Когда он нажал гашетку, бегущий впереди немец был совсем рядом, огромный, чем-то похожий на сильного зверя в броске и по-своему великолепный. Он тяжело рухнул и так же покатился вниз по склону, продолжая сжимать свой автомат. Он упал не один. Упало несколько. На какое-то мгновение все замерло, будто остановилась лента в проекторе. Потом Багрий видел только их спины и подошвы сапог с блестящими головками гвоздей. Целился в эти спины и стрелял спокойно, как по мишени во время учебы.

– Молодец, доктор! – прохрипел раненый пулеметчик.

Темно-красное пятно на его гимнастерке стало огромным, и Багрий подумал, что надо бы перевязать, но пулемет вдруг замолк и в сердце закрался страх.

– Лента кончилась! – подсказал пулеметчик.

Багрий сменил ленту.

Удивительно, как ясно работает сознание, на душе спокойно, как в операционной, когда делаешь хорошо знакомую тебе операцию, в успехе которой заранее уверен.

Снова минный налет и снова атака. На этот раз он уже сознательно подпустил немцев почти вплотную, нажал на гашетку, когда они были совсем рядом. Они залегли и медленно подползли. Одному удалось бросить гранату. Она разорвалась у бруствера. Багрий сквозь оседающую рыжую пыль увидел того, кто бросил. Спокойно прицелился, нажал гашетку. Его пулемет стрелял короткими очередями – одна за одной, почти беспрерывно. И фашисты не выдержали. Затем в овраге, куда они скрылись, разорвался снаряд, второй, третий…

Багрий понял, что подошла артиллерия и немцы теперь не сунутся. Он все понял. Единственное, чего он не мог понять, – это тишина. Он видел, как в овраге взлетали к небу огненно-рыжие столбы. Над окопом проносились горячие вихри взрывной волны, что-то кричал пулеметчик. Но все это – как в немом кино, беззвучно. Лишь немного позже, когда стряхнул с себя комья земли и стал перевязывать раненого пулеметчика, он сообразил, что это контузия. И что это скоро пройдет, он тоже сообразил.

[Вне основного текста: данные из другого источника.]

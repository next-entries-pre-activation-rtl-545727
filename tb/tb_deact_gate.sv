// tb_deact_gate: random deactivation vectors and Location Register values;
// every deactivation must pass except the one at LR while LR is valid.
module tb_deact_gate;
  localparam int N = 32;
  logic [N-1:0] deact_in, deact_out, exp_out;
  logic lr_valid, gated;
  logic [4:0] lr;
  int checks = 0, failures = 0;

  deact_gate #(.ENTRIES(N)) dut (.deact_in, .lr_valid, .lr, .deact_out, .gated);

  initial begin
    #1000000;
    failures++;
    $display("watchdog expired");
    $display("TB_RESULT checks=%0d failures=%0d", checks, failures);
    $finish;
  end

  initial begin
    for (int k = 0; k < 2000; k++) begin
      deact_in = $urandom;
      lr       = 5'($urandom);
      lr_valid = 1'($urandom);
      if (k % 3 == 0) deact_in[lr] = 1'b1;
      #1;
      exp_out = deact_in;
      if (lr_valid) exp_out[lr] = 1'b0;
      checks += 2;
      if (deact_out !== exp_out) begin failures++; if (failures < 10) $display("FAIL out %h exp %h", deact_out, exp_out); end
      if (gated !== (lr_valid && deact_in[lr])) begin failures++; if (failures < 10) $display("FAIL gated"); end
    end
    $display("TB_RESULT checks=%0d failures=%0d", checks, failures);
    $finish;
  end
endmodule
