// decay_ctrl: deactivation controller implementing the decay policy.
//
// A global counter wraps every GLOBAL_INTERVAL cycles and produces a one-cycle
// tick. Each entry has a LOCAL_BITS-bit local counter that is cleared when
// the entry is accessed and incremented (saturating) on every tick. A tick
// that finds an entry's local counter at its maximum deactivates that entry,
// so an entry idle for the whole decay interval goes drowsy between
// (2^LOCAL_BITS - 1) and 2^LOCAL_BITS global intervals after its last access.
// The global interval is DECAY_INTERVAL / 2^LOCAL_BITS (32 cycles for the
// document's 128-cycle decay interval).
//
// The global/local counter structure and the 128-cycle interval follow the
// document; the 2-bit local counter, the exact firing tick and the reset state
// (counters saturated, matching a BTB whose entries start drowsy) are own
// choices. An access in the same cycle as a tick wins, so an entry that is
// being used is never deactivated.
module decay_ctrl #(
  parameter int unsigned ENTRIES        = btb_pkg::BTB_ENTRIES_DEF,
  parameter int unsigned DECAY_INTERVAL = btb_pkg::DECAY_INTERVAL_DEF,
  parameter int unsigned LOCAL_BITS     = btb_pkg::LOCAL_BITS_DEF,
  localparam int unsigned GLOBAL_INTERVAL = DECAY_INTERVAL >> LOCAL_BITS,
  localparam int unsigned GW = (GLOBAL_INTERVAL > 1) ? $clog2(GLOBAL_INTERVAL) : 1
) (
  input  logic               clk,
  input  logic               rst_n,
  input  logic [ENTRIES-1:0] access,
  output logic               tick,
  output logic [ENTRIES-1:0] deact
);
  localparam logic [LOCAL_BITS-1:0] LMAX = '1;

  logic [GW-1:0]         gcnt_q;
  logic [LOCAL_BITS-1:0] lcnt_q [ENTRIES];

  assign tick = (gcnt_q == GW'(GLOBAL_INTERVAL - 1));

  always_ff @(posedge clk) begin
    if (!rst_n) gcnt_q <= '0;
    else        gcnt_q <= tick ? '0 : gcnt_q + 1'b1;
  end

  always_ff @(posedge clk) begin
    for (int i = 0; i < ENTRIES; i++) begin
      if (!rst_n)                            lcnt_q[i] <= LMAX;
      else if (access[i])                    lcnt_q[i] <= '0;
      else if (tick && lcnt_q[i] != LMAX)    lcnt_q[i] <= lcnt_q[i] + 1'b1;
    end
  end

  always_comb begin
    for (int i = 0; i < ENTRIES; i++)
      deact[i] = tick && !access[i] && (lcnt_q[i] == LMAX);
  end

  initial assert (GLOBAL_INTERVAL >= 1)
    else $error("DECAY_INTERVAL must be at least 2^LOCAL_BITS");
endmodule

Спустя два часа, уже в медсанбате, он оперировал Бунчужного и был рад, что ногу оказалось возможным сохранить. И рыжего пулеметчика он тоже оперировал. А на следующий день во фронтовой газете появился портрет Багрия. С фотографии глядело совсем незнакомое, очень смущенное и будто виноватое лицо. И когда ему вручали орден боевого Красного Знамени, он чувствовал себя неловко. Генерал поздравил его. Вместо того чтобы произнести, как в таких случаях полагается, бравое «Служу Советскому Союзу», Багрий пробормотал невнятно: «Да за что же, собственно говоря?» Генерал посмотрел на него, пожал плечами, улыбнулся: «Ох уж эти медики, и вечно у них не так, как у людей».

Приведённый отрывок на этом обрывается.